# What to work on
Write out all of the entries exactly as given.

# Material for this task
--- START ---

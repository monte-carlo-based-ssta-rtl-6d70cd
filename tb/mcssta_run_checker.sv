// mcssta_run_checker: exact per-run checker for the MC-SSTA engine.
//
// At every enabled clock edge it records the delay sample that each arc of each
// DGLC applies at that edge (probe, taken from the engine by the testbench) and
// the analysis mode. A run launched at enabled edge r reaches a gate of level L at
// edge r+L-1, so its exact circuit delay can be recomputed from the recorded
// samples: at(gate) = max/min_k sat(at(src_k) + sample_k), then max/min over the
// primary outputs. Levels are computed here from the netlist record. Every
// reported sample (valid high, seen at the falling edge) after E enabled edges
// belongs to the run launched at edge E-1-D, D being the netlist depth.
module mcssta_run_checker
  import mcssta_pkg::*;
#(
  parameter int unsigned N_PI    = 5,
  parameter int unsigned N_GATES = 6,
  parameter int unsigned N_PO    = 2,
  parameter gate_t       GATES [N_GATES] = C17_GATES,
  parameter int unsigned PO    [N_PO]    = C17_PO
) (
  input  logic   clk,
  input  logic   rst_n,
  input  logic   en,
  input  logic   mode_min,
  input  delay_t probe [N_GATES][MAX_FANIN],
  input  logic   valid,
  input  delay_t delay,
  output int     checks,
  output int     failures,
  output int     depth
);

  int unsigned lvl [N_PI + N_GATES];
  int          snap [$];
  bit          mode_hist [$];
  int          n_edges = 0;

  initial begin
    gate_t g;
    int unsigned m;
    checks   = 0;
    failures = 0;
    depth    = 0;
    for (int i = 0; i < N_PI; i++) lvl[i] = 0;
    for (int i = 0; i < N_GATES; i++) begin
      g = GATES[i];
      m = lvl[int'(g.src[0])];
      if (g.n_in > 1 && lvl[int'(g.src[1])] > m) m = lvl[int'(g.src[1])];
      lvl[N_PI + i] = m + 1;
    end
    for (int p = 0; p < N_PO; p++) if (lvl[PO[p]] > depth) depth = lvl[PO[p]];
  end

  always @(posedge clk) begin
    if (rst_n && en) begin
      for (int i = 0; i < N_GATES; i++)
        for (int k = 0; k < MAX_FANIN; k++) snap.push_back(int'(probe[i][k]));
      mode_hist.push_back(mode_min);
      n_edges++;
    end
  end

  function automatic int expected(int r);
    int at [N_PI + N_GATES];
    int v, best, e;
    bit mn;
    gate_t g;
    mn = mode_hist[r];
    for (int i = 0; i < N_PI; i++) at[i] = 0;
    for (int i = 0; i < N_GATES; i++) begin
      g = GATES[i];
      e = r + int'(lvl[N_PI + i]) - 1;
      for (int k = 0; k < int'(g.n_in); k++) begin
        v = at[int'(g.src[k])] + snap[(e * N_GATES + i) * MAX_FANIN + k];
        if (v > 65535) v = 65535;
        if (k == 0 || (mn ? (v < best) : (v > best))) best = v;
      end
      at[N_PI + i] = best;
    end
    best = at[PO[0]];
    for (int p = 1; p < N_PO; p++) if (mn ? (at[PO[p]] < best) : (at[PO[p]] > best)) best = at[PO[p]];
    return best;
  endfunction

  always @(negedge clk) begin
    int r, e;
    if (rst_n && valid) begin
      r = n_edges - 1 - depth;
      checks++;
      if (r < 0) begin
        failures++;
        $display("checker: sample before the pipeline could be full");
      end else begin
        e = expected(r);
        if (int'(delay) != e) begin
          failures++;
          if (failures < 6) $display("checker: run %0d got %0d expected %0d", r, delay, e);
        end
      end
    end
  end

endmodule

--- END ---

# Reply to the task
repository monte-carlo-based-ssta-rtl-6d70cd
filename tb/mcssta_run_checker.sv
// mcssta_run_checker: exact per-run checker for the MC-SSTA engine.
//
// At every enabled clock edge it records the delay sample that each arc of each
// DGLC applies at that edge (probe, taken from the engine by the testbench) and
// the analysis mode. A run launched at enabled edge r reaches a gate of level L at
// edge r+L-1, so its exact circuit delay can be recomputed from the recorded
// samples: at(gate) = max/min_k sat(at(src_k) + sample_k), then max/min over the
// primary outputs. Levels are computed here from the netlist record. Every
// reported sample (valid high, seen at the falling edge) after E enabled edges
// belongs to the run launched at edge E-1-D, D being the netlist depth.
module mcssta_run_checker
  import mcssta_pkg::*;
#(
  parameter int unsigned N_PI    = 5,
  parameter int unsigned N_GATES = 6,
  parameter int unsigned N_PO    = 2,
  parameter gate_t       GATES [N_GATES] = C17_GATES,
  parameter int unsigned PO    [N_PO]    = C17_PO
) (
  input  logic   clk,
  input  logic   rst_n,
  input  logic   en,
  input  logic   mode_min,
  input  delay_t probe [N_GATES][MAX_FANIN],
  input  logic   valid,
  input  delay_t delay,
  output int     checks,
  output int     failures,
  output int     depth
);

  int unsigned lvl [N_PI + N_GATES];
  int          snap [$];
  bit          mode_hist [$];
  int          n_edges = 0;

  initial begin
    gate_t g;
    int unsigned m;
    checks   = 0;
    failures = 0;
    depth    = 0;
    for (int i = 0; i < N_PI; i++) lvl[i] = 0;
    for (int i = 0; i < N_GATES; i++) begin
      g = GATES[i];
      m = lvl[int'(g.src[0])];
      if (g.n_in > 1 && lvl[int'(g.src[1])] > m) m = lvl[int'(g.src[1])];
      lvl[N_PI + i] = m + 1;
    end
    for (int p = 0; p < N_PO; p++) if (lvl[PO[p]] > depth) depth = lvl[PO[p]];
  end

  always @(posedge clk) begin
    if (rst_n && en) begin
      for (int i = 0; i < N_GATES; i++)
        for (int k = 0; k < MAX_FANIN; k++) snap.push_back(int'(probe[i][k]));
      mode_hist.push_back(mode_min);
      n_edges++;
    end
  end

  function automatic int expected(int r);
    int at [N_PI + N_GATES];
    int v, best, e;
    bit mn;
    gate_t g;
    mn = mode_hist[r];
    for (int i = 0; i < N_PI; i++) at[i] = 0;
    for (int i = 0; i < N_GATES; i++) begin
      g = GATES[i];
      e = r + int'(lvl[N_PI + i]) - 1;
      for (int k = 0; k < int'(g.n_in); k++) begin
        v = at[int'(g.src[k])] + snap[(e * N_GATES + i) * MAX_FANIN + k];
        if (v > 65535) v = 65535;
        if (k == 0 || (mn ? (v < best) : (v > best))) best = v;
      end
      at[N_PI + i] = best;
    end
    best = at[PO[0]];
    for (int p = 1; p < N_PO; p++) if (mn ? (at[PO[p]] < best) : (at[PO[p]] > best)) best = at[PO[p]];
    return best;
  endfunction

  always @(negedge clk) begin
    int r, e;
    if (rst_n && valid) begin
      r = n_edges - 1 - depth;
      checks++;
      if (r < 0) begin
        failures++;
        $display("checker: sample before the pipeline could be full");
      end else begin
        e = expected(r);
        if (int'(delay) != e) begin
          failures++;
          if (failures < 6) $display("checker: run %0d got %0d expected %0d", r, delay, e);
        end
      end
    end
  end

endmodule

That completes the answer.